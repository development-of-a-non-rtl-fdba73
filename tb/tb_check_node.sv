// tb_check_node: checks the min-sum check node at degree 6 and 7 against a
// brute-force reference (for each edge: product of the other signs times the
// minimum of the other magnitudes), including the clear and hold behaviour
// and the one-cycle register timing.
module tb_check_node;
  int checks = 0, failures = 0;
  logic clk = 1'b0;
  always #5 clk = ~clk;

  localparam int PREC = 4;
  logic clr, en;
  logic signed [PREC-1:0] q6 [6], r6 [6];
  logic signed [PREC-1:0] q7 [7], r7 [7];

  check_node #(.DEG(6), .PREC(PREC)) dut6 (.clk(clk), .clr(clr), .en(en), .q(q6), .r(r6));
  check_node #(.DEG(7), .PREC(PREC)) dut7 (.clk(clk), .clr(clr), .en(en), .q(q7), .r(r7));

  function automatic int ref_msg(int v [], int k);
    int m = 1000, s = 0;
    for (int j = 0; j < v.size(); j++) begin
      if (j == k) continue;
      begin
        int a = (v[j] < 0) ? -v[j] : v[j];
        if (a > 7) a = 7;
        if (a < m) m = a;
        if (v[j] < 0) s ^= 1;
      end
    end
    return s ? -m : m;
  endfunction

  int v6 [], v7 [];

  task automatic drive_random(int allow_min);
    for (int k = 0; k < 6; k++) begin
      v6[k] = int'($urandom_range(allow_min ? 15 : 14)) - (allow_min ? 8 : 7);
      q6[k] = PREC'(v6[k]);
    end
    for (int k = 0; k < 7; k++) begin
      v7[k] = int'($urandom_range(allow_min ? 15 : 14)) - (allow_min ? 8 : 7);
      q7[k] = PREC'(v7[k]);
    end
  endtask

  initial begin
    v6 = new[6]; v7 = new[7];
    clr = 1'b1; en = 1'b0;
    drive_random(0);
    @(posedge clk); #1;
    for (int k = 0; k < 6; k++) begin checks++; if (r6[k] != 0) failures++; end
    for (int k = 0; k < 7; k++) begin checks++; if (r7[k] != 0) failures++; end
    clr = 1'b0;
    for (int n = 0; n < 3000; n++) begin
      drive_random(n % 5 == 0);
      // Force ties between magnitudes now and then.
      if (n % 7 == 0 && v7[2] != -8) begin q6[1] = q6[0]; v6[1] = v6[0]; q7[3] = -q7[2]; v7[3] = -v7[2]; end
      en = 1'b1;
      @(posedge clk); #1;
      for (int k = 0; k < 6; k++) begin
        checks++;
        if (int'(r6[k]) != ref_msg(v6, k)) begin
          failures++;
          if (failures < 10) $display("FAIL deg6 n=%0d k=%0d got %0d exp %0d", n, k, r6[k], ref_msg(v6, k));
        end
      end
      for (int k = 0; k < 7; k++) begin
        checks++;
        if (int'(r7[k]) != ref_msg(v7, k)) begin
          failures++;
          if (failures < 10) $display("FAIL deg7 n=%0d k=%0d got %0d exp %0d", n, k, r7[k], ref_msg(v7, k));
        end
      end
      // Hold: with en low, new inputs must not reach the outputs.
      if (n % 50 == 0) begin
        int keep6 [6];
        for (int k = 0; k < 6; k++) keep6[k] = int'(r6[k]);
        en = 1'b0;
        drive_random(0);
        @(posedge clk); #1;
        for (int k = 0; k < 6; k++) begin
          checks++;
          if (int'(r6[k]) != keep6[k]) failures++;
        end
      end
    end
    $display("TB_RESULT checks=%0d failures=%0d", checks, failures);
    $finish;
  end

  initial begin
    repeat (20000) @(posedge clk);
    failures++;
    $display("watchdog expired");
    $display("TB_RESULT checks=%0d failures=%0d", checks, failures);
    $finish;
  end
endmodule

——————

**TASK PROMPT**
The reply must repeat all of the records precisely.

**SOLUTION TO THE PROBLEM**
repository development-of-a-non-rtl-fdba73
filename tb/tb_check_node.sv
// tb_check_node: checks the min-sum check node at degree 6 and 7 against a
// brute-force reference (for each edge: product of the other signs times the
// minimum of the other magnitudes), including the clear and hold behaviour
// and the one-cycle register timing.
module tb_check_node;
  int checks = 0, failures = 0;
  logic clk = 1'b0;
  always #5 clk = ~clk;

  localparam int PREC = 4;
  logic clr, en;
  logic signed [PREC-1:0] q6 [6], r6 [6];
  logic signed [PREC-1:0] q7 [7], r7 [7];

  check_node #(.DEG(6), .PREC(PREC)) dut6 (.clk(clk), .clr(clr), .en(en), .q(q6), .r(r6));
  check_node #(.DEG(7), .PREC(PREC)) dut7 (.clk(clk), .clr(clr), .en(en), .q(q7), .r(r7));

  function automatic int ref_msg(int v [], int k);
    int m = 1000, s = 0;
    for (int j = 0; j < v.size(); j++) begin
      if (j == k) continue;
      begin
        int a = (v[j] < 0) ? -v[j] : v[j];
        if (a > 7) a = 7;
        if (a < m) m = a;
        if (v[j] < 0) s ^= 1;
      end
    end
    return s ? -m : m;
  endfunction

  int v6 [], v7 [];

  task automatic drive_random(int allow_min);
    for (int k = 0; k < 6; k++) begin
      v6[k] = int'($urandom_range(allow_min ? 15 : 14)) - (allow_min ? 8 : 7);
      q6[k] = PREC'(v6[k]);
    end
    for (int k = 0; k < 7; k++) begin
      v7[k] = int'($urandom_range(allow_min ? 15 : 14)) - (allow_min ? 8 : 7);
      q7[k] = PREC'(v7[k]);
    end
  endtask

  initial begin
    v6 = new[6]; v7 = new[7];
    clr = 1'b1; en = 1'b0;
    drive_random(0);
    @(posedge clk); #1;
    for (int k = 0; k < 6; k++) begin checks++; if (r6[k] != 0) failures++; end
    for (int k = 0; k < 7; k++) begin checks++; if (r7[k] != 0) failures++; end
    clr = 1'b0;
    for (int n = 0; n < 3000; n++) begin
      drive_random(n % 5 == 0);
      // Force ties between magnitudes now and then.
      if (n % 7 == 0 && v7[2] != -8) begin q6[1] = q6[0]; v6[1] = v6[0]; q7[3] = -q7[2]; v7[3] = -v7[2]; end
      en = 1'b1;
      @(posedge clk); #1;
      for (int k = 0; k < 6; k++) begin
        checks++;
        if (int'(r6[k]) != ref_msg(v6, k)) begin
          failures++;
          if (failures < 10) $display("FAIL deg6 n=%0d k=%0d got %0d exp %0d", n, k, r6[k], ref_msg(v6, k));
        end
      end
      for (int k = 0; k < 7; k++) begin
        checks++;
        if (int'(r7[k]) != ref_msg(v7, k)) begin
          failures++;
          if (failures < 10) $display("FAIL deg7 n=%0d k=%0d got %0d exp %0d", n, k, r7[k], ref_msg(v7, k));
        end
      end
      // Hold: with en low, new inputs must not reach the outputs.
      if (n % 50 == 0) begin
        int keep6 [6];
        for (int k = 0; k < 6; k++) keep6[k] = int'(r6[k]);
        en = 1'b0;
        drive_random(0);
        @(posedge clk); #1;
        for (int k = 0; k < 6; k++) begin
          checks++;
          if (int'(r6[k]) != keep6[k]) failures++;
        end
      end
    end
    $display("TB_RESULT checks=%0d failures=%0d", checks, failures);
    $finish;
  end

  initial begin
    repeat (20000) @(posedge clk);
    failures++;
    $display("watchdog expired");
    $display("TB_RESULT checks=%0d failures=%0d", checks, failures);
    $finish;
  end
endmodule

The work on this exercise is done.